# EOS R6 firmware 1.3.1 overheats with Atomos Ninja V



## Crazee (Apr 22, 2021)

Hi all, I’m new to the group here. Not sure if this has been discussed before but I would like to start a topic regarding the EOS R6 still overheats when connected to the Atomos Ninja V during video recording (firmware 1.3.1). Anyone here facing the same problem as I do? As this problem occurs, the camera just had to shut down to cool down. So I’m back to my EOS R for video shoot once again. The only sad thing is that it could only shoot at 4K 29.97. Why wouldn’t it have 4K 60 so that I still can get that little slowmo... Anyway back to the topic. R6 overheats with Ninja V, anyone? Much appreciated, thanks!


----------



## mkamelg (Apr 22, 2021)

__
https://www.reddit.com/r/canon/comments/kxj2ce

Click on "View Entire Discussion (24 Comments)", and read yourself two posts from a man about nickname "Suspicious-Studio-16".


----------



## Besisika (Apr 24, 2021)

Overheat on these cameras is a difficult topic because it depends on how you use your gear. I don't have an R6, I own an R5. I can explain what I have on my R5. That could guide you in studying your R6.
I mainly use the 8K, unless I need 60fps, 120fps or crop mode.
I bought a Ninja because I thought it would be giving me a better chance, but having one more device to worry about pushed me to give up.
The Ninja itself overheat and needs a battery and its hdmi port gets loose when hot. I have to use a rubber band to keep it. As a result, I decided to give up.
On the R5, 4K regular and crop modes don't overheat. 4K60p regular doesn't overheat *. I put a star because it gives me always 29.95 time recording and since I use a ventilator (described below), I never saw that overheat sign, so I am not sure if it overheats or not. 4k60p crop overheats. 4K30 fine overheats and my favorite 8k30p overheats.
I use a ventilator in between shots. I have it turned on 10m away lying on a table and as soon as I stop shooting for a moment, even 30sec, I put the camera on top of it without removing or opening anything. I just put it on top of the ventilator. So far, I haven't had issue.
I do the same thing even when shooting using the Ninja. I simply put the camera on the ventilator every 30min or so, unless I shoot a 2h interview (just once so far) which I entirely shot in crop mode.
The ventilator I am using is below.





Honeywell HTF090BC Turbo-On-The-Go Portable Folding Fan, Black, with USB, Battery, or Electric Powered : Amazon.ca: Home


Honeywell HTF090BC Turbo-On-The-Go Portable Folding Fan, Black, with USB, Battery, or Electric Powered : Amazon.ca: Home



www.amazon.ca




Study it yourself to see if that can fit your shooting style.


----------



## Jonathan Thill (Apr 24, 2021)

Crazee said:


> Hi all, I’m new to the group here. Not sure if this has been discussed before but I would like to start a topic regarding the EOS R6 still overheats when connected to the Atomos Ninja V during video recording (firmware 1.3.1). Anyone here facing the same problem as I do? As this problem occurs, the camera just had to shut down to cool down. So I’m back to my EOS R for video shoot once again. The only sad thing is that it could only shoot at 4K 29.97. Why wouldn’t it have 4K 60 so that I still can get that little slowmo... Anyway back to the topic. R6 overheats with Ninja V, anyone? Much appreciated, thanks!

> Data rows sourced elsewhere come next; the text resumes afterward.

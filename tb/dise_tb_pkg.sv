// dise_tb_pkg: helpers shared by the DISE testbenches.
//
// Alpha instruction encoders, builders for patterns and templates, and the
// three return-address-protection productions: the call production (push
// the XOR-encoded return address and the stack pointer on the shadow stack,
// call expand() when the stack is full), the return production (pop,
// decode, compare with the return register, call addrcheck() on a
// mismatch) and the store production (trap on a store into the shadow
// stack's segment). They occupy templates 0-7, 8-13 and 14-18.
package dise_tb_pkg;
  import dise_pkg::*;

  // application registers
  localparam logic [4:0] R_V0 = 5'd0, R_T0 = 5'd1, R_T1 = 5'd2, R_T2 = 5'd3,
                         R_RA = 5'd26, R_SP = 5'd30, R_ZERO = 5'd31;
  // DISE registers
  localparam logic [4:0] D_DR0 = 5'd0, D_DSSB = 5'd1, D_DSSP = 5'd2,
                         D_DARP = 5'd3, D_DXR = 5'd4, D_DSR = 5'd5;

  // DISE function addresses and the trap code
  localparam logic [63:0] EXPAND_PC    = 64'h0000_0000_0000_4000;
  localparam logic [63:0] ADDRCHECK_PC = 64'h0000_0000_0000_5000;
  localparam logic [20:0] ERR_CODE     = 21'd77;

  function automatic logic [31:0] enc_mem(logic [5:0] op, logic [4:0] ra,
                                          logic [4:0] rb, int disp);
    return {op, ra, rb, 16'(disp)};
  endfunction
  function automatic logic [31:0] enc_opr(logic [5:0] op, logic [6:0] fn,
                                          logic [4:0] ra, logic [4:0] rb,
                                          logic [4:0] rc);
    return {op, ra, rb, 3'b000, 1'b0, fn, rc};
  endfunction
  function automatic logic [31:0] enc_opl(logic [5:0] op, logic [6:0] fn,
                                          logic [4:0] ra, logic [7:0] lit,
                                          logic [4:0] rc);
    return {op, ra, lit, 1'b1, fn, rc};
  endfunction
  function automatic logic [31:0] enc_jmp(logic [1:0] hint, logic [4:0] ra,
                                          logic [4:0] rb);
    return {OP_JMP, ra, rb, hint, 14'd0};
  endfunction
  function automatic logic [31:0] enc_br(logic [5:0] op, logic [4:0] ra, int disp);
    return {op, ra, 21'(disp)};
  endfunction
  // ccall: target is an absolute word address
  function automatic logic [31:0] enc_ccall(logic [4:0] ra, logic [63:0] target);
    return {OP_CCALL, ra, target[22:2]};
  endfunction
  function automatic logic [31:0] enc_ctrap(logic [4:0] ra, logic [20:0] code);
    return {OP_CTRAP, ra, code};
  endfunction
  function automatic logic [31:0] enc_dise(logic [6:0] fn, logic [4:0] ra,
                                           logic [4:0] rb, logic [4:0] rc);
    return {OP_DISE, ra, rb, 3'b000, 1'b0, fn, rc};
  endfunction
  localparam logic [31:0] HALT = 32'h0000_0000;  // call_pal halt

  function automatic template_t tm(logic [31:0] word,
                                   rsel_e ra = R_LIT_APP, rsel_e rb = R_LIT_APP,
                                   rsel_e rc = R_LIT_APP,
                                   logic t_op = 1'b0, logic t_imm = 1'b0);
    template_t t;
    t.t_inst = 1'b0;
    t.t_op   = t_op;
    t.t_imm  = t_imm;
    t.ra_sel = ra;
    t.rb_sel = rb;
    t.rc_sel = rc;
    t.word   = word;
    return t;
  endfunction
  function automatic template_t tm_inst();
    template_t t;
    t = '0;
    t.t_inst = 1'b1;
    return t;
  endfunction

  function automatic pattern_t pat(logic [NCLS-1:0] cls_mask, int start, int len,
                                   logic [5:0] op_val = 6'd0, logic [5:0] op_mask = 6'd0,
                                   logic ra_en = 1'b0, logic [4:0] ra_val = 5'd0,
                                   logic rb_en = 1'b0, logic [4:0] rb_val = 5'd0);
    pattern_t p;
    p.valid    = 1'b1;
    p.cls_mask = cls_mask;
    p.op_val   = op_val;
    p.op_mask  = op_mask;
    p.ra_en    = ra_en;
    p.ra_val   = ra_val;
    p.rb_en    = rb_en;
    p.rb_val   = rb_val;
    p.rt_start = 8'(start);
    p.rt_len   = 5'(len);
    return p;
  endfunction

  function automatic logic [NCLS-1:0] cm(opclass_e c);
    return NCLS'(1) << c;
  endfunction

  // ------------------------------------------------ the three productions
  localparam int N_TMPL = 19;
  localparam int CALL_START = 0,  CALL_LEN = 8;
  localparam int RET_START  = 8,  RET_LEN  = 6;
  localparam int ST_START   = 14, ST_LEN   = 5;

  function automatic template_t prod_tmpl(int i);
    unique case (i)
      // call: T.OPCLASS == jsr | bsr
      0:  return tm(enc_opl(OP_INTA, F_ADDQ, 0, 8'd4, D_DR0), R_T_PC, R_LIT_APP, R_LIT_DISE);
      1:  return tm(enc_opr(OP_INTL, F_XOR, D_DR0, D_DXR, D_DR0), R_LIT_DISE, R_LIT_DISE, R_LIT_DISE);
      2:  return tm(enc_opl(OP_INTA, F_ADDQ, D_DSSP, 8'd16, D_DSSP), R_LIT_DISE, R_LIT_APP, R_LIT_DISE);
      3:  return tm(enc_mem(OP_STQ, D_DR0, D_DSSP, -8), R_LIT_DISE, R_LIT_DISE);
      4:  return tm(enc_mem(OP_STQ, R_SP, D_DSSP, -16), R_LIT_APP, R_LIT_DISE);
      5:  return tm(enc_opr(OP_INTA, F_CMPEQ, D_DSSP, D_DARP, D_DR0), R_LIT_DISE, R_LIT_DISE, R_LIT_DISE);
      6:  return tm(enc_ccall(D_DR0, EXPAND_PC), R_LIT_DISE);
      7:  return tm_inst();
      // return: T.OPCLASS == ret
      8:  return tm(enc_mem(OP_LDQ, D_DR0, D_DSSP, -8), R_LIT_DISE, R_LIT_DISE);
      9:  return tm(enc_opl(OP_INTA, F_SUBQ, D_DSSP, 8'd16, D_DSSP), R_LIT_DISE, R_LIT_APP, R_LIT_DISE);
      10: return tm(enc_opr(OP_INTL, F_XOR, D_DR0, D_DXR, D_DR0), R_LIT_DISE, R_LIT_DISE, R_LIT_DISE);
      11: return tm(enc_opr(OP_INTA, F_CMPNE, 0, D_DR0, D_DR0), R_T_RB, R_LIT_DISE, R_LIT_DISE);
      12: return tm(enc_ccall(D_DR0, ADDRCHECK_PC), R_LIT_DISE);
      13: return tm_inst();
      // store: T.OPCLASS == store
      14: return tm(enc_mem(OP_LDA, D_DR0, 0, 0), R_LIT_DISE, R_T_RB, R_LIT_APP, 1'b0, 1'b1);
      15: return tm(enc_opl(OP_INTS, F_SRL, D_DR0, 8'd26, D_DR0), R_LIT_DISE, R_LIT_APP, R_LIT_DISE);
      16: return tm(enc_opr(OP_INTA, F_CMPEQ, D_DR0, D_DSR, D_DR0), R_LIT_DISE, R_LIT_DISE, R_LIT_DISE);
      17: return tm(enc_ctrap(D_DR0, ERR_CODE), R_LIT_DISE);
      default: return tm_inst();
    endcase
  endfunction

  // pattern entries: 0 call, 1 return, 2 store
  function automatic pattern_t prod_pat(int i);
    unique case (i)
      0:       return pat(cm(C_JSR) | cm(C_BSR), CALL_START, CALL_LEN);
      1:       return pat(cm(C_RET), RET_START, RET_LEN);
      default: return pat(cm(C_STORE), ST_START, ST_LEN);
    endcase
  endfunction

endpackage
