* D_C = 2^⌊log2 D⌋, split into the filter-decimate factor 2^k and the core
  factor 1, 2 or 4.
* D_F = D / D_C.

## Demodulator core (4 samples per symbol)

### Data path

1. **Carrier rotator.** A `cplx_rotator` turns the samples by the carrier
   loop's phase (10 bits, one full turn).
2. **Matched filter.** A 17-tap linear-phase FIR, spanning ±2 symbols. The
   host writes the nine distinct taps: `coef[8]` is the centre and `coef[m]`
   is the tap m places from either end. Pre-adders fold the symmetric pairs
   before the multipliers.
3. **Signal resampler** (see the next section).
4. **FIFO.** A 16-entry half-symbol FIFO, drained whenever it holds data.
5. **Soft symbols.** The odd half symbols are the on-time samples, and each
   becomes a soft symbol. For OQPSK the I arm is delayed by one half symbol,
   so a symbol pairs I[n] with Q[n+1]. The soft symbols go both to the test
   port and to a 4096-entry circular RAM, read through `ram_addr` with
   `ram_wr_ptr` showing the write position.

### Signal resampler

Conceptually, the resampler works on the matched-filter output (4 samples
per symbol) in three steps:

1. Upsample it by 4 with linear interpolation, which gives 1/16-symbol
   resolution.
2. Delay it by τ + k0 sixteenths of a symbol. τ is the Gardner loop output
   and k0 is a fixed host offset.
3. Keep every 8th point, which gives half symbols.

Only the points that survive are computed:

* The module keeps T, the time of the next output in quarter-sample units
  relative to the newest input. T drops by 4 per input.
* When T enters (−4, 0], the output is interpolated between the two newest
  inputs with weight (T+4)/4.
* T then advances by 8 plus the change in τ + k0 since the previous output.
  That change is clamped to ±3 per output, and any excess is applied on
  later outputs. So outputs never come closer than 5/4 input samples apart,
  and at most one leaves per input.
* τ + k0 wraps modulo 256 sixteenths (16 symbols), so a timing loop that
  runs on through a wrap costs nothing.
* `tim_adjust` pulses whenever an output moves off the nominal grid.

### Tracking loops

Both loops update once per four half symbols (two symbols). Let I[n] and
Q[n] be the resampler's half symbols, so that n+1 and n+3 are on time for
QPSK. Take sgn(0) = +1.

**Costas (carrier phase)**

    QPSK : Q[n+1]sgn(I[n+1]) − I[n+1]sgn(Q[n+1]) + Q[n+3]sgn(I[n+3]) − I[n+3]sgn(Q[n+3])
    OQPSK: Q[n]sgn(I[n])     − I[n+1]sgn(Q[n+1]) + Q[n+2]sgn(I[n+2]) − I[n+3]sgn(Q[n+3])

**Gardner (symbol timing)**

    QPSK : (I[n+1]−I[n−1])I[n] + (Q[n+1]−Q[n−1])Q[n] + (I[n+3]−I[n+1])I[n+2] + (Q[n+3]−Q[n+1])Q[n+2]
    OQPSK: (I[n]−I[n−2])I[n−1] + (Q[n+1]−Q[n−1])Q[n] + (I[n+2]−I[n])I[n+1]   + (Q[n+3]−Q[n+1])Q[n+2]

The Gardner sum is shifted right by 16 before filtering. Both detectors work
on the unstaggered resampler output, because their OQPSK forms already allow
for the half-symbol offset between the arms.

**Loop filter.** Each loop uses F(z) = α/(1−z⁻¹) + β/(1−z⁻¹)², built from
two wrapping 48-bit accumulators. α and β are 32-bit signed host registers.
The RWGR defaults are α = −10⁴ and β = 0 (`rwgr_pkg::ALPHA_DEFAULT`,
`BETA_DEFAULT`).

**Wiring the loops.** Two choices make these defaults work:

* The carrier phase sent to the rotator is the **negated** loop output
  `−lf[CAR_LSB +: 10]`. The rotator removes phase φ, and the Costas error is
  positive when residual phase is positive. Negating the output lets a
  negative α give negative feedback.
* The timing estimate is `τ = lf[TIM_LSB +: 8]`.

`CAR_LSB = TIM_LSB = 24` set the effective loop gain. With half symbols of a
few thousand LSB and α = −10⁴, both loops lock in a few hundred symbols. The
loop gain scales with the signal level, so set `gain` (or α) for the level
you have.

**Loop delay.** Each loop has a loop delay L, counted in loop updates:
L_C = 5 for the Costas loop and L_G = 7 for the Gardner loop, the RWGR's
values (parameters
`L_C`, `L_G` of `demod_core`). The path from detector to estimate takes one
update by itself. A shift register then delays each error by L − 1 more
updates before it reaches the loop filter. The linearised loop is therefore
A·z^−L·F(z) with the RWGR's L, so loop bandwidths computed for the RWGR
from α, β and the loop gain apply here too.
`demod_core_tb` measures both delays.

## Where this design departs from the RWGR architecture

* **Direct-path throughput.** The direct path takes one sample per clock
  (160 MS/s) instead of 1.28 GS/s, so symbol rates are limited to 40 MBd.
  No parallel receiver core is provided.
* **Link between the front-end and the core.** The filter-decimate output
  reaches the core by a direct wire in the same clock domain, not over a
  multi-gigabit serial link.
* **Gardner equation, two terms.** The published equation has two terms
  that do not follow its own pattern. The QPSK third term was printed as
  `(Q[n+3] − I[n+1]) I[n+2]` and is used here as
  `(I[n+3] − I[n+1]) I[n+2]`. The OQPSK last term was printed with `Q[n]`
  and is used here with `Q[n+2]`.
* **OQPSK stagger.** The I/Q stagger for OQPSK is applied only to the soft
  symbols. The tracking loops get the unstaggered half symbols, because
  their OQPSK equations already index the offset arms.
* **Quarter-band filter.** "Quarter band" is read as a cutoff at a quarter
  of the sampling rate.
* **This design's own parts and sizes**, none of which are part of the
  published RWGR description:
  * the coarse-decimation half-band filters;
  * the quarter-band taps;
  * the predict table format and depth (256);
  * the NTP fraction method;
  * all word widths;
  * the FIFO depth (16) and RAM depth (4096).
* **Outside the RTL.** The ADC, the 1:8 demultiplexer, the software
  demodulator and the frame synchronizer/decoder are not included. Their
  signals are top-level ports.

## Simulating

Every block has a self-checking testbench in `tb/<module>_tb.sv`. Each one:

* compares the block with an independent model;
* checks latencies;
* ends with a line `TB_RESULT checks=N failures=M`;
* contains a watchdog.

The shared macros are in `tb/tb_macros.svh`. With Verilator 5, from the
directory that holds `rtl/` and `tb/`:

```
verilator --binary --timing --assert -Wno-fatal -Irtl -Itb \
    rtl/rwgr_pkg.sv rtl/*.sv tb/rwgr_top_tb.sv --top rwgr_top_tb -o sim
./obj_dir/sim
```

Put `rwgr_pkg.sv` first: the other files import it. Verilator warns about
the duplicate, which is harmless; or list the files explicitly. For a single
block, replace the testbench and `--top`.

`rwgr_top_tb` runs the whole receiver with every parameter at its default,
in about 20 s:

* **Filter-decimate path.** A QPSK signal at 1/32 of the ADC rate on a
  f_s/4 IF, with Doppler. Two 1 pps epochs load two predicts. The path runs
  at k = 3 with 64 windowed-sinc taps.
* **Direct path.** An OQPSK signal at 1/24 of the ADC rate. The path uses
  coarse decimation by 4 and D_F = 1.5.

In both parts the last 300 soft symbols must decode without errors (up to
the phase ambiguity and the delay) and sit at ±45°. The RAM is read back
against the test port. The test also counts each mechanism and fails if one
never happened: predict updates, both router paths, time-coded outputs,
coarse decimation, interpolator drops, resampler timing moves,
integrate-and-dump outputs, and both constellations.

`rwgr_rates_tb` runs QPSK through the filter-decimate path at three symbol
rates: 32, 6.67 and 2.86 MBd (D = 10, 48 and 112, with k = 3, 4 and 6).
The decimation taps follow the 2^((k−3)/2) gain rule and the input
amplitude falls with the rate. The test checks decoding, that the
demodulator gets 4 samples per symbol, and that the soft-symbol level stays
the same across rates.

`rwgr_gmsk_tb` receives GMSK with BT = 0.5 and BT = 0.25 in OQPSK mode,
where one OQPSK symbol spans two bits. The matched filter holds the first
amplitude-modulated pulse C0 of the GMSK signal. Both cases decode. As
expected from the weaker C0 dominance, BT = 0.25 leaves about four times
the soft-symbol dispersion.

`rwgr_pulse_tb` covers square-root raised-cosine pulses with roll-off 0.5
and 0.35, using a matched filter that is the pulse truncated to ±2 symbols.
It runs QPSK, then 16-QAM with the QPSK loops. All three cases decode. The
0.35 pulse decays more slowly, so the truncated filter leaves more
intersymbol interference and more soft-symbol dispersion than with 0.5.

`demod_core_tb` locks both loops, for QPSK and for OQPSK, at the default
α, and measures the loop delays. `decim_filter_tb` checks k = 3, 4, 5 and 10 at the default `KMAX = 10`.
`filter_decimate_tb` instantiates the front-end at its default sizes (KMAX = 10).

Going to need a little more detail:

Resolution?

I can assume you were shooting 4K 60 because you complain that the R does not have this. - This is the most demanding mode for the R6 and will cause the camera to hit thermal protection the fastest. Should be used with that in mind
Frame Rate?

Again I can assume 60FPS - See my comment on Resolution.
How long were you recording for?

This is critical 
How are you triggering the Atomos to record?

To get the most out of the R5 and the R6 you should never trigger from the Camera
How do you have the HDMI menu setup

I run like this:




Means I can not trigger internal recording but you will also notice no thermal protection timer is displayed
It should also be noted that nothing Canon has done in terms of firmware updates has cured the R5 or the R6 of hitting thermal protection. If you or others need long form video recording the R6 and the R5 are not the best option for that in 4K 60, 4K HQ(R5) or the R5's 8K. Both cameras offer modes that do not have thermal limits but they are still limited to 29:59 before you have to hit the REC button again.


----------



## Bdbtoys (Apr 24, 2021)

@Crazee ... Quick question on the OP.

Are you saying it did not over heat prior to 1.3.1 or it did not change existing overheat limits with 1.3.1?


----------



## schiess-stand (Jul 8, 2021)

Bdbtoys said:


> @Crazee ... Quick question on the OP.
> 
> Are you saying it did not over heat prior to 1.3.1 or it did not change existing overheat limits with 1.3.1?



I have the Same Feeling with my R5 and my R6...


----------